### Exercise data
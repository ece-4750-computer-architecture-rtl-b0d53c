// recovery_tb: the late-commit pipelines (I2OL and IO2L) built with
// RECOVERY_BITS, the recovery that keeps one ARF-or-PRF bit per register in
// the issue stage instead of copying the ARF into the PRF after an exception.
//
// Each program is run on both; the final architectural registers, the number
// of exceptions and the faulting pc must match the reference model. The
// handler must be fetched in the cycle after the exception, and no PRF copy
// cycle may occur. Programs: the example with each of a..g in turn made
// illegal, the example with its exception sequence, and random WAW/WAR-free
// programs with an illegal instruction at a random place, so that the
// handler reads registers last written before and after the exception.
module recovery_tb;
  import ooo_pkg::*;
  import tb_prog_pkg::*;

  logic clk = 1'b0, rst = 1'b1;
  always #5 clk = ~clk;

  localparam arch_e ARCHS [2] = '{ARCH_I2OL, ARCH_IO2L};
  localparam string NAME  [2] = '{"I2OL", "IO2L"};

  logic [1:0][31:0]   imem_addr, imem_data;
  logic [1:0][4:0]    dbg_addr;
  logic [1:0][31:0]   dbg_data;
  logic [1:0]         arf_we;
  logic [1:0][4:0]    arf_waddr;
  logic [1:0][31:0]   arf_wdata;
  logic [1:0]         exc_taken;
  logic [1:0][31:0]   exc_epc;
  logic [1:0]         busy;
  core_events_t [1:0] events;

  for (genvar i = 0; i < 2; i++) begin : g_dut
    proc_core #(.ARCH(ARCHS[i]), .RECOVERY_BITS(1'b1)) dut (
      .clk, .rst,
      .imem_addr(imem_addr[i]), .imem_data(imem_data[i]),
      .dbg_addr(dbg_addr[i]), .dbg_data(dbg_data[i]),
      .arf_we(arf_we[i]), .arf_waddr(arf_waddr[i]), .arf_wdata(arf_wdata[i]),
      .exc_taken(exc_taken[i]), .exc_epc(exc_epc[i]),
      .busy(busy[i]), .events(events[i])
    );
  end

  always_comb
    for (int i = 0; i < 2; i++)
      imem_data[i] = (imem_addr[i] < 32'd1024) ? prog[imem_addr[i][9:2]] : 32'h0;

  int checks = 0, failures = 0;
  int cycle = 0;
  always @(posedge clk) cycle <= cycle + 1;

  initial begin
    repeat (100000) @(posedge clk);
    failures++;
    $display("TB_RESULT checks=%0d failures=%0d", checks, failures);
    $finish;
  end

  int          n_exc [2], n_copy [2], t_exc [2], t_handler [2];
  logic [31:0] epc [2];

  always @(negedge clk)
    if (!rst)
      for (int i = 0; i < 2; i++) begin
        if (exc_taken[i]) begin n_exc[i]++; epc[i] = exc_epc[i]; t_exc[i] = cycle; end
        if (events[i].prf_copy) n_copy[i]++;
        if (imem_addr[i] == EXC_VEC && t_handler[i] < 0) t_handler[i] = cycle;
      end

  task automatic chk(bit cond, string msg);
    checks++;
    if (!cond) begin failures++; $display("FAIL: %s", msg); end
  endtask

  task automatic run_and_compare(string what);
    logic [31:0] ref_regs [32];
    int          ref_exc, idle, bad;
    logic [31:0] ref_epc;
    iss(ref_regs, ref_exc, ref_epc);
    for (int i = 0; i < 2; i++) begin n_exc[i] = 0; n_copy[i] = 0; t_exc[i] = -1; t_handler[i] = -1; end
    rst = 1;
    repeat (3) @(posedge clk);
    #1 rst = 0;
    idle = 0;
    for (int c = 0; c < 2000 && idle < 80; c++) begin
      @(posedge clk);
      if (busy == '0) idle++; else idle = 0;
    end
    #1;
    for (int i = 0; i < 2; i++) begin
      bad = 0;
      for (int r = 0; r < 32; r++) begin
        dbg_addr[i] = 5'(r); #1;
        if (dbg_data[i] !== ref_regs[r]) begin
          bad++;
          $display("  %s %s: r%0d = %0d, expected %0d", NAME[i], what, r, dbg_data[i], ref_regs[r]);
        end
      end
      chk(bad == 0, $sformatf("%s %s: register state", NAME[i], what));
      chk(n_exc[i] == ref_exc, $sformatf("%s %s: %0d exceptions, expected %0d", NAME[i], what, n_exc[i], ref_exc));
      if (ref_exc > 0) begin
        chk(epc[i] == ref_epc, $sformatf("%s %s: epc %h, expected %h", NAME[i], what, epc[i], ref_epc));
        chk(t_handler[i] == t_exc[i] + 1,
            $sformatf("%s %s: handler fetched %0d cycles after the exception, expected 1",
                      NAME[i], what, t_handler[i] - t_exc[i]));
      end
      chk(n_copy[i] == 0, $sformatf("%s %s: %0d PRF copy cycles", NAME[i], what, n_copy[i]));
    end
  endtask

  initial begin
    dbg_addr = '0;
    build_example();
    run_and_compare("example");
    for (int which = 0; which < 7; which++) begin
      build_example_fault(which);
      run_and_compare($sformatf("fault at %c", 8'(97 + which)));
    end
    for (int round = 0; round < 30; round++) begin
      build_random_exc(23);
      run_and_compare($sformatf("random with exception %0d", round));
    end
    $display("TB_RESULT checks=%0d failures=%0d", checks, failures);
    $finish;
  end
endmodule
######
Requirement —
Scan the records above for the lines holding "r, dbg_data[i], ref_regs[r]);" and "handler fetched %0d". Transcribe those two and every line between them word for word, and no others.

Answer to the problem —
          $display("  %s %s: r%0d = %0d, expected %0d", NAME[i], what, r, dbg_data[i], ref_regs[r]);
        end
      end
      chk(bad == 0, $sformatf("%s %s: register state", NAME[i], what));
      chk(n_exc[i] == ref_exc, $sformatf("%s %s: %0d exceptions, expected %0d", NAME[i], what, n_exc[i], ref_exc));
      if (ref_exc > 0) begin
        chk(epc[i] == ref_epc, $sformatf("%s %s: epc %h, expected %h", NAME[i], what, epc[i], ref_epc));
        chk(t_handler[i] == t_exc[i] + 1,
            $sformatf("%s %s: handler fetched %0d cycles after the exception, expected 1",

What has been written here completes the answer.